* **EXERCISE DETAILS**
For this exercise, restate word for word only the lines from the first line of the data to the line containing "codes sit around".

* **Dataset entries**
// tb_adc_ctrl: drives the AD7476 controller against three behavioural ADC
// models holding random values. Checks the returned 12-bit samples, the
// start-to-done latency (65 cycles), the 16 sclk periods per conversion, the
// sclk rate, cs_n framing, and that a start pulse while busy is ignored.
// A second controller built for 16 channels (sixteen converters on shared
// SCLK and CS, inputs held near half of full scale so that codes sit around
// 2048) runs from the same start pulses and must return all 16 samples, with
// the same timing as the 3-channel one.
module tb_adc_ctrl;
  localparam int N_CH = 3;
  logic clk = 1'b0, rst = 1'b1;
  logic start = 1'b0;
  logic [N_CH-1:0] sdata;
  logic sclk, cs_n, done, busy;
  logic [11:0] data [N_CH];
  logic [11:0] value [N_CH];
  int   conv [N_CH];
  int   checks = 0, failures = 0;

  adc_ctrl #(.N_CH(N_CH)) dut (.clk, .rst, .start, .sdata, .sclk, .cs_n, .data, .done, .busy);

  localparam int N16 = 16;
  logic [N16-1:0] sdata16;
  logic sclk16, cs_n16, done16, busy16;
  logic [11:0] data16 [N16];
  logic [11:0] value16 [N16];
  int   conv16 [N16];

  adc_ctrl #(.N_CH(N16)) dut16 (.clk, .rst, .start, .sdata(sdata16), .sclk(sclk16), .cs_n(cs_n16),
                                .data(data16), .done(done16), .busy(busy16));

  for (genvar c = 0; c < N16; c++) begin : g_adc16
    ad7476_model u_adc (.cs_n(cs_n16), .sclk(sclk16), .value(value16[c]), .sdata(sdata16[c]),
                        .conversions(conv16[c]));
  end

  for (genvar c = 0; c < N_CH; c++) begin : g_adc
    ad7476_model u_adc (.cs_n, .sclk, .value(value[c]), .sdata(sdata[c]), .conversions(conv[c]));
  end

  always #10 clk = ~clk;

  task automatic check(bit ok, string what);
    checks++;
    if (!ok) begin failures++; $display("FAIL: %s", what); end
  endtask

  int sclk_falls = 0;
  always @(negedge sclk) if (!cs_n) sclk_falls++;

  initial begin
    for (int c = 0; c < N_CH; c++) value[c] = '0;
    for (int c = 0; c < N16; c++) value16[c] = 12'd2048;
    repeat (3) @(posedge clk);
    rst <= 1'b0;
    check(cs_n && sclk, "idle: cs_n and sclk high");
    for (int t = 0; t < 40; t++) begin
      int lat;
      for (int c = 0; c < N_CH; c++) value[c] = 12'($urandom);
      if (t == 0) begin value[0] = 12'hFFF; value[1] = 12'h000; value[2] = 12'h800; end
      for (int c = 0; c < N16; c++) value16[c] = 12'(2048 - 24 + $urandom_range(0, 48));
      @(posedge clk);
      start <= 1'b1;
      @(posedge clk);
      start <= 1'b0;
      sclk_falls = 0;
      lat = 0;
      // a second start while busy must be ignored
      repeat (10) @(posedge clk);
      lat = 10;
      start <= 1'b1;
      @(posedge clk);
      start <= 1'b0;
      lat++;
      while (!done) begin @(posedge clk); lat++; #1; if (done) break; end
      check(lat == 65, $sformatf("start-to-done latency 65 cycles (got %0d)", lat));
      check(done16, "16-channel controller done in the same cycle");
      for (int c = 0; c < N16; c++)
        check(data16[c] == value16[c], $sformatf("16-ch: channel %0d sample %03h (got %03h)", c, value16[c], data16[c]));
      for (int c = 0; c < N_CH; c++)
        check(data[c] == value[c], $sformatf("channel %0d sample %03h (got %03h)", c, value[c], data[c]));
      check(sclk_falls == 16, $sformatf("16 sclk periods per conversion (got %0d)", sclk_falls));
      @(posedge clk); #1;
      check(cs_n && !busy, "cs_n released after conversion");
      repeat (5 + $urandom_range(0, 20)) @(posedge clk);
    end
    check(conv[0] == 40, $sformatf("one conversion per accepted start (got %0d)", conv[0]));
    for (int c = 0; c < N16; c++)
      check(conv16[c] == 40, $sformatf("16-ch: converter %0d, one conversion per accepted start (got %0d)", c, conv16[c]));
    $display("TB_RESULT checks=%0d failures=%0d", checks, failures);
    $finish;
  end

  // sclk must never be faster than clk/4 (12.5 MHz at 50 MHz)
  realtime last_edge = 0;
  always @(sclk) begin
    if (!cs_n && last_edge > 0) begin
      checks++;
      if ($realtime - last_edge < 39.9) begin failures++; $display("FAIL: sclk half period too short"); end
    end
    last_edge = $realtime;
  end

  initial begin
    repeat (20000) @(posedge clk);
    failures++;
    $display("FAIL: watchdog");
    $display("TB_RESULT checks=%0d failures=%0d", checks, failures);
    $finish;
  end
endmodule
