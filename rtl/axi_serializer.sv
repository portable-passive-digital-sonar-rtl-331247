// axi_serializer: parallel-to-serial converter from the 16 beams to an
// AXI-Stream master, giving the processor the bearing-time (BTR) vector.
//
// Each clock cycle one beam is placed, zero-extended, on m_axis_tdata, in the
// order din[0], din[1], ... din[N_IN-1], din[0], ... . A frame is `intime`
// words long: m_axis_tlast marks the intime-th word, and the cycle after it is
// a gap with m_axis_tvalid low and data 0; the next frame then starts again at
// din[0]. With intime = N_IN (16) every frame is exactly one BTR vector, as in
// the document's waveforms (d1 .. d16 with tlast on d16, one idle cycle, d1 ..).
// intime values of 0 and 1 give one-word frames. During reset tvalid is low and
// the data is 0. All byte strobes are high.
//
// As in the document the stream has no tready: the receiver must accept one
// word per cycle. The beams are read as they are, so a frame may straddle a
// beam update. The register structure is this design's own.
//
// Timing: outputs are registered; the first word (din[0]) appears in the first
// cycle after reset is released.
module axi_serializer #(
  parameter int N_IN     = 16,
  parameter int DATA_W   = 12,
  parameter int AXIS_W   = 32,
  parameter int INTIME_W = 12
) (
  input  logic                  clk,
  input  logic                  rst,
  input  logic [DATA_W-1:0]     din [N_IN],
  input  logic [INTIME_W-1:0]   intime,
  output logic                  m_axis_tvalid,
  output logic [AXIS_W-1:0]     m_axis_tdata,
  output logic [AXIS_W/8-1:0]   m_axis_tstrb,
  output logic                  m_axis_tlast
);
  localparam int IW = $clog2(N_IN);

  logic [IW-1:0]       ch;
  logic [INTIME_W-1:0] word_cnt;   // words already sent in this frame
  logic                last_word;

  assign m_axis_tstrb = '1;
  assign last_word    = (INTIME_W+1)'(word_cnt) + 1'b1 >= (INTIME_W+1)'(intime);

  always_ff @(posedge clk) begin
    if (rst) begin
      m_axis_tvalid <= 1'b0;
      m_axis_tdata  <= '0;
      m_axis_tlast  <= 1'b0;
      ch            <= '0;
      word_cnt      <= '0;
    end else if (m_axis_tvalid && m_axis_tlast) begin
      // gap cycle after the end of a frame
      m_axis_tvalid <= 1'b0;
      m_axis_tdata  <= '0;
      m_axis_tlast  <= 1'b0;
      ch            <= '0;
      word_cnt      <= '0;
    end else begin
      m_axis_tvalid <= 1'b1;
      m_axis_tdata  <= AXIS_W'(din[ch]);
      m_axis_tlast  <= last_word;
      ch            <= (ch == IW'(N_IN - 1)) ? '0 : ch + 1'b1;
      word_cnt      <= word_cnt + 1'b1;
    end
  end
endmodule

* **RESPONSE TO THIS TASK**
// tb_adc_ctrl: drives the AD7476 controller against three behavioural ADC
// models holding random values. Checks the returned 12-bit samples, the
// start-to-done latency (65 cycles), the 16 sclk periods per conversion, the
// sclk rate, cs_n framing, and that a start pulse while busy is ignored.
// A second controller built for 16 channels (sixteen converters on shared
// SCLK and CS, inputs held near half of full scale so that codes sit around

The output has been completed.